__Task requirements__:
Give a count of the lines below that have the string "combinational" in them, with no other words.

__Material shown__:

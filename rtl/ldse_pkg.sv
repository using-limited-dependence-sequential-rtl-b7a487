// ldse_pkg: sizes, types and elaboration-time helpers shared by the limited
// dependence sequential expansion (LDSE) test-vector decompressor.
//
// The default sizes are those of the main evaluated setup: 8 tester channels
// expanding into 80 scan chains of 100 cells, two tester-slice registers and
// 3-input XOR gates in front of each chain, with four static configurations
// of the XOR network selectable per test cube. The helper functions are only
// used to compute constants while the design is elaborated.
package ldse_pkg;

  localparam int unsigned TESTER_CHANNELS = 8;    // b
  localparam int unsigned SCAN_CHAINS     = 80;   // n
  localparam int unsigned CHAIN_LENGTH    = 100;  // scan cells per chain
  localparam int unsigned SLICE_REGS      = 2;    // r
  localparam int unsigned GATE_INPUTS     = 3;    // q
  localparam int unsigned NUM_CONFIGS     = 4;    // static configurations

  // How the first r scan slices of a test cube are produced.
  //   PRELOAD_BYPASS      : the first r slices come from a combinational
  //                         network on the current tester slice only.
  //   PRELOAD_EXTRA_SHIFT : r extra tester slices fill the registers while
  //                         the scan chains hold, then every slice uses the
  //                         sequential network.
  typedef enum logic {
    PRELOAD_BYPASS      = 1'b0,
    PRELOAD_EXTRA_SHIFT = 1'b1
  } preload_mode_e;

  // Binomial coefficient C(n, k).
  function automatic int unsigned n_choose_k(int unsigned n, int unsigned k);
    longint unsigned r;
    r = 1;
    if (k > n) return 0;
    for (int unsigned i = 0; i < k; i++)
      r = r * (longint'(n) - longint'(i)) / (longint'(i) + 64'd1);
    return int'(r);
  endfunction

  function automatic int unsigned gcd(int unsigned a, int unsigned b);
    int unsigned t;
    for (int i = 0; i < 64; i++) begin
      if (b != 0) begin
        t = a % b;
        a = b;
        b = t;
      end
    end
    return a;
  endfunction

  // Multiplier that defines configuration `cfg` on a domain of `d` inputs:
  // the (cfg+1)-th positive integer that is coprime with d. Input index x is
  // mapped to (x * m) mod d, which is a permutation of the domain.
  function automatic int unsigned cfg_multiplier(int unsigned cfg, int unsigned d);
    int unsigned seen, m, res;
    seen = 0;
    res  = 1;
    m    = 1;
    for (int i = 0; i < 1024; i++) begin
      if (seen <= cfg && gcd(m, d) == 1) begin
        res  = m;
        seen = seen + 1;
      end
      m = m + 1;
    end
    return res;
  endfunction

endpackage
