// decomp_ctrl: per-test-cube sequencing of the decompressor.
//
// At the start of a test cube the r slice registers are empty, so the first
// r scan slices cannot be produced by the sequential network. Two remedies
// are supported, chosen per cube with `preload_mode`:
//   PRELOAD_BYPASS      the first r slices of the cube select the bypass
//                       network (current tester slice only); the chains shift
//                       on every slice, so a cube takes CHAIN_LEN slices.
//   PRELOAD_EXTRA_SHIFT the first r slices only fill the registers and the
//                       chains hold; a cube takes CHAIN_LEN + r slices.
// In serial mode the chains are concatenated behind the tester channels and
// the decompressor is unused; the load then takes CHAIN_LEN * ceil(n/b)
// shifts, the length of the longest serial chain.
//
// Interface: `cube_start` qualifies the first slice of a cube (or, without
// `slice_valid`, just resets the sequence). `slice_valid` means a tester slice
// is present this clock. `bypass`, `chain_shift` and `regs_clear` are
// combinational decodes of the inputs and the state. `load_done` pulses with
// the shift that completes the load of the chains. The mode inputs must be
// held for the whole cube. Counters reset asynchronously to the "idle, new
// cube pending" state.
module decomp_ctrl
  import ldse_pkg::*;
#(
  parameter int unsigned R         = SLICE_REGS,
  parameter int unsigned CHAIN_LEN = CHAIN_LENGTH,
  parameter int unsigned CHAINS    = SCAN_CHAINS,
  parameter int unsigned CHANNELS  = TESTER_CHANNELS
) (
  input  logic          clk,
  input  logic          rst_n,
  input  logic          cube_start,
  input  logic          slice_valid,
  input  preload_mode_e preload_mode,
  input  logic          serial_mode,
  output logic          bypass,       // select the bypass network
  output logic          regs_shift,   // shift a slice into the slice registers
  output logic          regs_clear,   // clear the slice registers
  output logic          chain_shift,  // shift the scan chains
  output logic          load_done     // this shift completes the load
);

  localparam int unsigned SERIAL_LEN = CHAIN_LEN * ((CHAINS + CHANNELS - 1) / CHANNELS);
  localparam int unsigned SW = $clog2(SERIAL_LEN + 1);
  localparam int unsigned FW = $clog2(R + 1) > 0 ? $clog2(R + 1) : 1;

  logic [FW-1:0] fill_q, fill_eff;   // slices received in this cube (sat. at R)
  logic [SW-1:0] shift_q, shift_eff; // chain shifts done in this cube
  logic [SW-1:0] load_len;
  logic          filled;

  assign fill_eff  = cube_start ? '0 : fill_q;
  assign shift_eff = cube_start ? '0 : shift_q;
  assign filled    = (int'(fill_eff) >= int'(R));
  assign load_len  = serial_mode ? SW'(SERIAL_LEN) : SW'(CHAIN_LEN);

  assign regs_clear  = cube_start;
  assign regs_shift  = slice_valid && !serial_mode;
  assign bypass      = !serial_mode && (preload_mode == PRELOAD_BYPASS) && !filled;
  assign chain_shift = slice_valid && shift_eff < load_len &&
                       (serial_mode || preload_mode == PRELOAD_BYPASS || filled);
  assign load_done   = chain_shift && (shift_eff == load_len - 1'b1);

  always_ff @(posedge clk or negedge rst_n) begin
    if (!rst_n) begin
      fill_q  <= '0;
      shift_q <= '0;
    end else begin
      if (slice_valid)
        fill_q <= filled ? fill_eff : fill_eff + 1'b1;
      else if (cube_start)
        fill_q <= '0;
      if (chain_shift)
        shift_q <= shift_eff + 1'b1;
      else if (cube_start)
        shift_q <= '0;
    end
  end

endmodule
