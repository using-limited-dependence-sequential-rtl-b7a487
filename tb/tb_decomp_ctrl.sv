// tb_decomp_ctrl: runs test cubes in bypass, extra-shift and serial mode,
// with idle clocks inside cubes, back-to-back cubes and surplus slices, and
// checks every output against the per-cube slice count. The load must take
// exactly CHAIN_LENGTH slices in bypass mode, CHAIN_LENGTH + r with extra
// shifts and CHAIN_LENGTH * n/b in serial mode.
module tb_decomp_ctrl;
  import ldse_pkg::*;
  localparam int R   = SLICE_REGS;
  localparam int L   = CHAIN_LENGTH;
  localparam int SER = CHAIN_LENGTH * ((SCAN_CHAINS + TESTER_CHANNELS - 1) / TESTER_CHANNELS);

  logic clk = 0, rst_n = 0, cube_start = 0, slice_valid = 0, serial_mode = 0;
  preload_mode_e preload_mode = PRELOAD_BYPASS;
  logic bypass, regs_shift, regs_clear, chain_shift, load_done;
  int checks = 0, failures = 0;
  int n_mode[3] = '{0, 0, 0};
  int n_idle = 0, n_b2b = 0, n_surplus = 0;

  decomp_ctrl dut (.*);

  always #5 clk = ~clk;

  initial begin
    repeat (100000) @(posedge clk);
    failures++;
    $display("watchdog expired");
    $display("TB_RESULT checks=%0d failures=%0d", checks, failures);
    $finish;
  end

  task automatic check(bit cond, string msg);
    checks++;
    if (!cond) begin
      failures++;
      if (failures < 20) $display("FAIL t=%0t: %s", $time, msg);
    end
  endtask

  initial begin
    repeat (2) @(posedge clk);
    rst_n = 1;
    for (int cube = 0; cube < 40; cube++) begin
      automatic int mode = (cube < 3) ? cube : int'($urandom % 3);  // 0 bypass, 1 extra, 2 serial
      automatic int need = (mode == 0) ? L : (mode == 1) ? L + R : SER;
      automatic int total = need + (($urandom % 5 == 0) ? 1 : 0);
      automatic int shifts = 0, done_at = -1;
      n_mode[mode]++;
      if (total > need) n_surplus++;
      if (($urandom % 3) == 0 && cube > 0) begin
        repeat (1 + $urandom % 3) @(negedge clk);
      end else if (cube > 0) n_b2b++;
      for (int k = 0; k < total; k++) begin
        // optional idle clocks inside the cube
        while (k > 0 && ($urandom % 8) == 0) begin
          @(negedge clk);
          slice_valid = 0;
          cube_start  = 0;
          #1;
          check(!chain_shift && !load_done && !regs_shift, "activity on idle clock");
          n_idle++;
        end
        @(negedge clk);
        slice_valid  = 1;
        cube_start   = (k == 0);
        serial_mode  = (mode == 2);
        preload_mode = (mode == 1) ? PRELOAD_EXTRA_SHIFT : PRELOAD_BYPASS;
        #1;
        check(regs_clear == (k == 0), "regs_clear");
        check(regs_shift == (mode != 2), "regs_shift");
        check(bypass == (mode == 0 && k < R), $sformatf("bypass mode %0d k %0d", mode, k));
        check(chain_shift == ((mode == 1) ? (k >= R && k < need) : (k < need)),
              $sformatf("chain_shift mode %0d k %0d", mode, k));
        check(load_done == (k == need - 1), $sformatf("load_done mode %0d k %0d", mode, k));
        if (chain_shift) shifts++;
        if (load_done) done_at = k + 1;
      end
      check(shifts == ((mode == 2) ? SER : L), $sformatf("cube %0d shifted %0d times", cube, shifts));
      check(done_at == need, $sformatf("cube %0d load took %0d slices, expected %0d", cube, done_at, need));
      @(negedge clk);
      slice_valid = 0;
      cube_start  = 0;
    end
    check(n_mode[0] > 0 && n_mode[1] > 0 && n_mode[2] > 0 && n_idle > 0 && n_b2b > 0 && n_surplus > 0,
          "a mechanism was never exercised");
    $display("modes %0d/%0d/%0d idle %0d back-to-back %0d surplus %0d", n_mode[0], n_mode[1], n_mode[2], n_idle, n_b2b, n_surplus);
    $display("TB_RESULT checks=%0d failures=%0d", checks, failures);
    $finish;
  end
endmodule
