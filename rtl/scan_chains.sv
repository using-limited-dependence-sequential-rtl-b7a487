// scan_chains: the scan chains of the circuit under test, with the input
// muxes that give them a parallel (decompressed) mode and a serial mode.
//
// CHAINS chains of CHAIN_LEN cells. On `shift` every chain moves one cell:
// cells[i][0] takes the chain's input and cells[i][CHAIN_LEN-1] leaves on
// scan_out[i]. After CHAIN_LEN shifts the bit shifted in first sits in the
// last cell. In parallel mode chain i takes par_in[i] from the decompressor.
// In serial mode the decompressor is bypassed for test cubes it cannot
// encode: chain i < b takes tester channel i directly and chain i >= b takes
// the scan-out of chain i-b, forming b long serial chains. `capture` loads
// the responses of the circuit's logic into all cells in one clock (a shift
// in the same clock takes priority).
//
// The serial mode is named, not detailed, in the design description; the
// concatenation order is this design's choice. The cells have no reset, as
// scan cells usually do not; they are defined after one complete load.
module scan_chains
  import ldse_pkg::*;
#(
  parameter int unsigned CHAINS    = SCAN_CHAINS,
  parameter int unsigned CHAIN_LEN = CHAIN_LENGTH,
  parameter int unsigned CHANNELS  = TESTER_CHANNELS
) (
  input  logic                                 clk,
  input  logic                                 shift,
  input  logic                                 serial_mode,
  input  logic [CHAINS-1:0]                    par_in,
  input  logic [CHANNELS-1:0]                  serial_in,
  input  logic                                 capture,
  input  logic [CHAINS-1:0][CHAIN_LEN-1:0]     capture_data,
  output logic [CHAINS-1:0][CHAIN_LEN-1:0]     cells,
  output logic [CHAINS-1:0]                    scan_out
);

  logic [CHAINS-1:0] chain_in;

  always_comb begin
    for (int i = 0; i < int'(CHAINS); i++) begin
      scan_out[i] = cells[i][CHAIN_LEN-1];
      if (!serial_mode)              chain_in[i] = par_in[i];
      else if (i < int'(CHANNELS))   chain_in[i] = serial_in[i % CHANNELS];
      else                           chain_in[i] = cells[(i + CHAINS - CHANNELS) % CHAINS][CHAIN_LEN-1];
    end
  end

  always_ff @(posedge clk) begin
    if (shift) begin
      for (int i = 0; i < int'(CHAINS); i++) begin
        cells[i] <= {cells[i][CHAIN_LEN-2:0], chain_in[i]};
      end
    end else if (capture) begin
      cells <= capture_data;
    end
  end

endmodule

__Exercise answer__:
2